## Problem requirements
From the entries below, work out how many lines contain the string "must"; answer with the number alone.

══ Records to use ══

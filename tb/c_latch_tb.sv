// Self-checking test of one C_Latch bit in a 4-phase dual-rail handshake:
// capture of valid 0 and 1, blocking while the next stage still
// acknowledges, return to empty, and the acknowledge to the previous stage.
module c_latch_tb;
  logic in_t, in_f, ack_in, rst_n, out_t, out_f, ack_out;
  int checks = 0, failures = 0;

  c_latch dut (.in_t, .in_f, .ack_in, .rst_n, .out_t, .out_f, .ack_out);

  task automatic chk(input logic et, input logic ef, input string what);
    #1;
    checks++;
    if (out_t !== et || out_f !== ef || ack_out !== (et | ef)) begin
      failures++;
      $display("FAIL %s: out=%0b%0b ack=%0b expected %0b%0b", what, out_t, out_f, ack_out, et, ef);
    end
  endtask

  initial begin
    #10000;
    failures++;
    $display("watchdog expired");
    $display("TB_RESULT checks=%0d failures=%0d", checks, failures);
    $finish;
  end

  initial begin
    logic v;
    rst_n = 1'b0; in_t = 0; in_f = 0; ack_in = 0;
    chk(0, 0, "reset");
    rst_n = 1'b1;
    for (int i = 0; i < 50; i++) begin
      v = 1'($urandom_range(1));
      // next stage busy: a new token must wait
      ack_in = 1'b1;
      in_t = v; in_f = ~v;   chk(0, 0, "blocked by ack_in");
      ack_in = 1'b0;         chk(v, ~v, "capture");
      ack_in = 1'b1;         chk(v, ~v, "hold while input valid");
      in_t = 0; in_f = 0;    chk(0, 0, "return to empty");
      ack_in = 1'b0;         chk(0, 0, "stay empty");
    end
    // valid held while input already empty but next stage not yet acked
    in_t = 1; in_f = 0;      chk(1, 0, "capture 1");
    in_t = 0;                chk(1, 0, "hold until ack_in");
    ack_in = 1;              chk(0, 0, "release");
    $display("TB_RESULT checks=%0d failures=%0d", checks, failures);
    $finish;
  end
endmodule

═══
══ Records to use ══

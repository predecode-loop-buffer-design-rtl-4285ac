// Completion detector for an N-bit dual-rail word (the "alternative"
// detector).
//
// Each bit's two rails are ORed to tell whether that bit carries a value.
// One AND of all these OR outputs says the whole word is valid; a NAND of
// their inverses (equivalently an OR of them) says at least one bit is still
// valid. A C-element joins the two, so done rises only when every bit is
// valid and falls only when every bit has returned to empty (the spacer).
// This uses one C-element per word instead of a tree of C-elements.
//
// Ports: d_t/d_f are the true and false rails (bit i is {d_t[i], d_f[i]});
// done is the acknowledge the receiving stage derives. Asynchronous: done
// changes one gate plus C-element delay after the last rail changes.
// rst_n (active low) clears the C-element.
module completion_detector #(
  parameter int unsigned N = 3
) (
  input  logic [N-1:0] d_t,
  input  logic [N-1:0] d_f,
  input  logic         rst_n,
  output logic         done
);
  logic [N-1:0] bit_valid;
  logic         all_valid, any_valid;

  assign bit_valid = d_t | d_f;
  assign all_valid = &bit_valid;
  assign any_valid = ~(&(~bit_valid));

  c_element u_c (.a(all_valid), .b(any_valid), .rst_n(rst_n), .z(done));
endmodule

═══
══ Records to use ══

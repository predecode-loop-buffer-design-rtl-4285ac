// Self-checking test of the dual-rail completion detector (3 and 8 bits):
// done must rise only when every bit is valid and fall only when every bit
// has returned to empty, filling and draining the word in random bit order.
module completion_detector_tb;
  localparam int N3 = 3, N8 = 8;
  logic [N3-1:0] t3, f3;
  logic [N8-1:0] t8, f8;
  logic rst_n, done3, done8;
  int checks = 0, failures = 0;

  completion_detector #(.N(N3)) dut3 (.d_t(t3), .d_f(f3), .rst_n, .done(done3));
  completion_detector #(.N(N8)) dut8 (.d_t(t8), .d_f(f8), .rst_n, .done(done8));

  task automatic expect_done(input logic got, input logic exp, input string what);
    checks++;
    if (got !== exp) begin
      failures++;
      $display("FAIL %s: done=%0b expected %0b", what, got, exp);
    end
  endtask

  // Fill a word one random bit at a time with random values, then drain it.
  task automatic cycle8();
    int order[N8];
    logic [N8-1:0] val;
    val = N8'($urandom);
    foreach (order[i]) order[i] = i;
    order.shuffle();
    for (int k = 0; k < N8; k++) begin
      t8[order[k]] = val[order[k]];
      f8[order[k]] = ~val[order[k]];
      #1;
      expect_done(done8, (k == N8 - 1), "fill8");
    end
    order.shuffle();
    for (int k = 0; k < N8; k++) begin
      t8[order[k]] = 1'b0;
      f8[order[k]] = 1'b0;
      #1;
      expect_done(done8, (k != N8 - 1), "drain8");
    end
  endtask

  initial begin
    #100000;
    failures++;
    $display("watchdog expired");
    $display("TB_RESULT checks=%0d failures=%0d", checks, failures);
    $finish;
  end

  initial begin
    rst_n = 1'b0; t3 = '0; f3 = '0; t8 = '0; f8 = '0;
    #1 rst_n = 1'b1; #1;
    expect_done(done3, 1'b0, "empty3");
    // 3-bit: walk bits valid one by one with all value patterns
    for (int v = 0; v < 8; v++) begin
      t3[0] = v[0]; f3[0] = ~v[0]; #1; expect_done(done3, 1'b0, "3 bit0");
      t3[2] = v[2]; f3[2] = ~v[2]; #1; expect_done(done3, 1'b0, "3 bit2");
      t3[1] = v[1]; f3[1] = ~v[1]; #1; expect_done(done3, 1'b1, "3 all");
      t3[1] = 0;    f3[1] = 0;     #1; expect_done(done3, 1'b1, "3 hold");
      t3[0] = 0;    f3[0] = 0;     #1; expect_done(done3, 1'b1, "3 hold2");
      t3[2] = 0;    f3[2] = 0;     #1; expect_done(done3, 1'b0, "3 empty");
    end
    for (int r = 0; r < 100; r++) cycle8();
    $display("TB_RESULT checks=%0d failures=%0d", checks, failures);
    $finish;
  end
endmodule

═══

## Exercise solution
2